Situation:
While working for a former employer, every once in a while, a multi-disciplinary team would be created on the spot with the solely goal of solving a specific and complex problem. In this case, I was asked to be a part of that team.
This problem was affecting security cameras of multiple sites within a region, causing gaps of missing video in security footage, which is a far from ideal situation. It had been happening for almost a year, CCTV administrators couldn’t solve the issue, there was no apparent cause, so they reached out for help.
Security cameras were connected to an Ethernet network and video recording software ran on physical Windows Servers. The video recording service would restart unexpectedly.
Task:
The goal here was to understand and fix this video loss issue so that security cameras would record video normally, meaning 24 hours, 7 days a week without losing any data.
Action:
I started by gathering information that would help me pinpoint the root cause. First I looked for the Windows Event Logs, and found these type of events in the Application Log:
1000,ERROR,Application Error,Tue Sep 26 14:27:04 20XX,No User,Faulting application name: LnrRetrSvcu.exe, version: 7.1.1027.0, Faulting module name: MSVCR100.dll, version: 10.0.40219.1, Exception code: 0x40000015
1000,ERROR,Application Error,Tue Sep 26 14:42:52 20XX,No User,Faulting application name: LnrCapSvcu.exe, version: 7.1.1027.0, Faulting module name: UTCH264DecDMO.dll, version: 7.1.1027.0, Exception code: 0xc0000005
Then I used the EventCombMT tool, that allows you to search, filter and collect events from the Event Viewer in multiple servers, to collect all these type of events from all the CCTV servers.
So, basically I got two type of events here, one indicating a crash related to the H264 codec and other related to the Microsoft Visual C++ runtime. 96% of the crashes were related to the H264 DLL.
I managed to take a memory dump of the process during one of these crashes. A quick look at the crash shows that it is referencing the H264 DLL as well.
I was also able to capture a network trace during one of these crashes, this is what it looked like. We can clearly see the gap in data transfer, which lasts around 1 minute until it “comes back to normal”. Why the quotes?

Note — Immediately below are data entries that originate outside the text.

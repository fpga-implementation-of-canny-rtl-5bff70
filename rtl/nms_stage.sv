// nms_stage: the non-maximum suppression stage.
//
// For every gradient pixel the direction is found without an arctangent: a
// pipelined divider forms |Gy|/|Gx| (8 fraction bits) and theta_label sorts
// the quotient into 0/45/90/135 degrees by comparing it with tan(22.5) and
// tan(67.5). The magnitude travels through the divider as a tag, so the
// magnitude and its direction label leave the divider together, DIV_LATENCY
// (39) clocks after the gradient arrived, and are written at the same address
// into the three gradient memories (RAM_MOD1-3) and the direction memory
// (THETA_RAM). Once three rows of magnitudes are stored, the memories send one
// column per clock, one row apart, to supimg_module, and THETA_RAM, read at
// the address of the middle row, sends the direction of the same column. The
// output frame is (W-2) x (H-2) suppressed magnitudes in raster order: the
// magnitude where the pixel is a local maximum along its direction, else 0.
//
// Interface: in_valid with gx, gy (19-bit signed) and mag (20-bit) of a W x H
// gradient frame; out_valid with out_mag (20-bit).
//
// The divider, the frontier labeling, RAM_MOD1-3, THETA_RAM and the 3x3
// suppression window follow the design this implements. Carrying the
// magnitude through the divider, so that magnitude and direction are stored
// together, is a choice of this implementation; the original writes the
// magnitudes first and the directions later.
module nms_stage
  import canny_pkg::*;
#(
  parameter int W           = 702,
  parameter int H           = 746,
  parameter int DIV_LATENCY = 39
) (
  input  logic                     clk,
  input  logic                     rst,
  input  logic                     in_valid,
  input  logic signed [GRAD_W-1:0] gx,
  input  logic signed [GRAD_W-1:0] gy,
  input  logic [MAG_W-1:0]         mag,
  output logic                     out_valid,
  output logic [MAG_W-1:0]         out_mag
);

  localparam int K     = 3;
  localparam int ABS_W = GRAD_W - 1;        // |Gx|, |Gy| <= 4*65535 < 2^18
  localparam int NUM_W = ABS_W + QFRAC;
  localparam int TAG_W = MAG_W + 1;
  localparam int CW    = $clog2(W + 1);
  localparam int AW    = $clog2(K * W);

  logic [ABS_W-1:0] abs_gx, abs_gy;
  logic             dv;
  logic [NUM_W-1:0] quo;
  logic [TAG_W-1:0] tag;
  theta_t           theta;

  always_comb begin
    abs_gx = ABS_W'((gx < 0) ? -gx : gx);
    abs_gy = ABS_W'((gy < 0) ? -gy : gy);
  end

  div_pipe #(.NUM_W(NUM_W), .DEN_W(ABS_W), .TAG_W(TAG_W), .LATENCY(DIV_LATENCY)) u_div (
    .clk, .rst, .in_valid,
    .num   ({abs_gy, QFRAC'(0)}),
    .den   (abs_gx),
    .tag_in({mag, gx[GRAD_W-1] ^ gy[GRAD_W-1]}),
    .out_valid(dv), .quo, .tag_out(tag)
  );

  theta_label #(.QW(NUM_W)) u_theta (
    .quo, .signs_differ(tag[0]), .theta
  );

  // Gradient memories RAM_MOD1-3 and the direction memory THETA_RAM.
  logic             col_valid, rd_en;
  logic [MAG_W-1:0] col_data [K];
  logic [CW-1:0]    col_c;
  logic [AW-1:0]    rd_addr [K];
  logic [AW-1:0]    wr_addr;
  logic [1:0]       theta_rd;

  line_buffer_bank #(.DW(MAG_W), .K(K), .W(W), .H(H)) u_ram_mod (
    .clk, .rst, .in_valid(dv), .in_data(tag[TAG_W-1:1]),
    .col_valid, .col_data, .col_c, .col_r(),
    .rd_en_o(rd_en), .rd_addr_o(rd_addr), .wr_addr_o(wr_addr)
  );

  bram_sdp #(.DW(2), .DEPTH(K * W)) u_theta_ram (
    .clk,
    .wea  (dv),
    .addra(wr_addr),
    .dina (theta),
    .enb  (rd_en),
    .addrb(rd_addr[1]),
    .doutb(theta_rd)
  );

  supimg_module u_supimg (
    .clk, .reset(rst),
    .calc_supimg       (col_valid),
    .start_store_supimg(int'(col_c) >= K - 1),
    .mod_rd_data1      (col_data[0]),
    .mod_rd_data2      (col_data[1]),
    .mod_rd_data3      (col_data[2]),
    .theta_rd_data     (theta_t'(theta_rd)),
    .supimg_wr_en      (out_valid),
    .supimg_wr_data    (out_mag)
  );

endmodule
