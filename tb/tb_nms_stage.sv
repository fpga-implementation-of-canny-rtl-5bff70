// tb_nms_stage: sends two frames of random gradients (Gx, Gy in the full
// 19-bit range or small, so that all four directions and equal neighbours
// occur; magnitude |Gx|+|Gy|) and compares every suppressed magnitude with
// the reference: direction class from the tangent frontiers, kept when not
// smaller than both neighbours along that direction. Counts that every
// direction was used and that both kept and suppressed pixels occurred.
//
// The frontier constants and neighbour pairs are those of the RTL's
// convention; the frame size is reduced here.
module tb_nms_stage;
  import canny_ref_pkg::*;
  localparam int W = 12, H = 8, OW = W - 2, OH = H - 2;
  logic clk = 0, rst = 1, in_valid = 0;
  logic signed [18:0] gx = '0, gy = '0;
  logic [19:0] mag = '0;
  logic out_valid;
  logic [19:0] out_mag;
  int checks = 0, failures = 0;

  nms_stage #(.W(W), .H(H)) dut (.clk, .rst, .in_valid, .gx, .gy, .mag, .out_valid, .out_mag);
  always #5 clk = ~clk;

  frame_t igx [2], igy [2], imag [2], ith [2], exp_o [2];
  int f_o = 0, n_o = 0, kept = 0, suppressed = 0, dir_seen [4] = '{0, 0, 0, 0};

  always @(posedge clk) if (out_valid && !rst) begin
    checks++;
    if (f_o > 1) begin failures++; $display("extra output"); end
    else begin
      if (int'(out_mag) != exp_o[f_o][n_o]) begin
        failures++; $display("frame %0d pixel %0d: %0d expected %0d", f_o, n_o, out_mag, exp_o[f_o][n_o]);
      end
      if (exp_o[f_o][n_o] != 0) kept++; else suppressed++;
      n_o++;
      if (n_o == OW*OH) begin n_o = 0; f_o++; end
    end
  end

  initial begin
    for (int f = 0; f < 2; f++) begin
      igx[f] = new[W*H]; igy[f] = new[W*H]; imag[f] = new[W*H]; ith[f] = new[W*H];
      foreach (igx[f][i]) begin
        if ($urandom_range(0, 1)) begin
          igx[f][i] = int'($urandom_range(0, 262140)) - 131070;
          igy[f][i] = int'($urandom_range(0, 262140)) - 131070;
        end else begin
          igx[f][i] = int'($urandom_range(0, 6)) - 3;
          igy[f][i] = int'($urandom_range(0, 6)) - 3;
        end
        if (i == 5) begin igx[f][i] = 262140; igy[f][i] = -262140; end
        imag[f][i] = iabs(igx[f][i]) + iabs(igy[f][i]);
        ith[f][i] = theta_ref(igx[f][i], igy[f][i]);
      end
      for (int r = 1; r < H-1; r++) for (int c = 1; c < W-1; c++) dir_seen[ith[f][r*W+c]]++;
      exp_o[f] = nms_ref(imag[f], ith[f], W, H);
    end
    repeat (3) @(posedge clk);
    rst <= 0;
    for (int f = 0; f < 2; f++)
      for (int i = 0; i < W*H; i++) begin
        if (f == 0) while ($urandom_range(0, 2) == 0) begin in_valid <= 0; @(posedge clk); end
        in_valid <= 1; gx <= 19'(igx[f][i]); gy <= 19'(igy[f][i]); mag <= 20'(imag[f][i]);
        @(posedge clk);
      end
    in_valid <= 0;
    repeat (80) @(posedge clk);
    checks++;
    if (f_o != 2) begin failures++; $display("only %0d frames, %0d pixels", f_o, n_o); end
    for (int d = 0; d < 4; d++) begin
      checks++;
      if (dir_seen[d] == 0) begin failures++; $display("direction %0d never used", d); end
    end
    checks++;
    if (kept == 0 || suppressed == 0) begin failures++; $display("kept %0d suppressed %0d", kept, suppressed); end
    $display("directions %0d %0d %0d %0d kept %0d suppressed %0d", dir_seen[0], dir_seen[1], dir_seen[2], dir_seen[3], kept, suppressed);
    $display("TB_RESULT checks=%0d failures=%0d", checks, failures);
    $finish;
  end

  initial begin
    repeat (5000) @(posedge clk);
    failures++;
    $display("watchdog expired");
    $display("TB_RESULT checks=%0d failures=%0d", checks, failures);
    $finish;
  end
endmodule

Because it would crash again in a couple of minutes, so the service was not really normalized yet.
Using Wireshark’s Expert Information tool, I was able to see multiple “Illegal characters found in header name” errors in HTTP packets coming from the cameras into the servers.
This is the content of one of the HTTP packets with illegal characters. At first sight it looks like some sort of data corruption. Important to note that only a subset of the cameras were sending these packets. All of them, being of the same brand and model (Sony CH-160).
=> So, the first thing I asked the CCTV team to do, was to disable H264 codec in the video recording software. This stopped the video recording software from crashing. BUT, using MPEG was taking too much disk space, so it wasn’t an option. After making sure that changing from H264 to MPEG stopped the crashes, I asked the CCTV team to enable H264 only for the cameras that were not sending the “garbage” HTTP packets. After doing this the software kept working OK.
=> Then, whenever any of the Sony CH-160 cameras was configured to use the H264 codec, the crashes would come back.
=> The problem was a combination between using H264 codec in recording software and using Sony CH-160 cameras. So the root cause of this issue wasn’t just one, but a combination of two root causes! Both the recording software AND a specific camera model and brand.
Result:
Finding the root cause of this issue allowed the company to solve the missing security footage problem, which was a security threat that lasted for about a year and caused many headaches to the CCTV team.
My takeaway here is, never think that there is a single root cause for any one problem! You might have a combination of two or more root causes at the same time. We always need to account for that possibility in our reasoning while diagnosing and troubleshooting.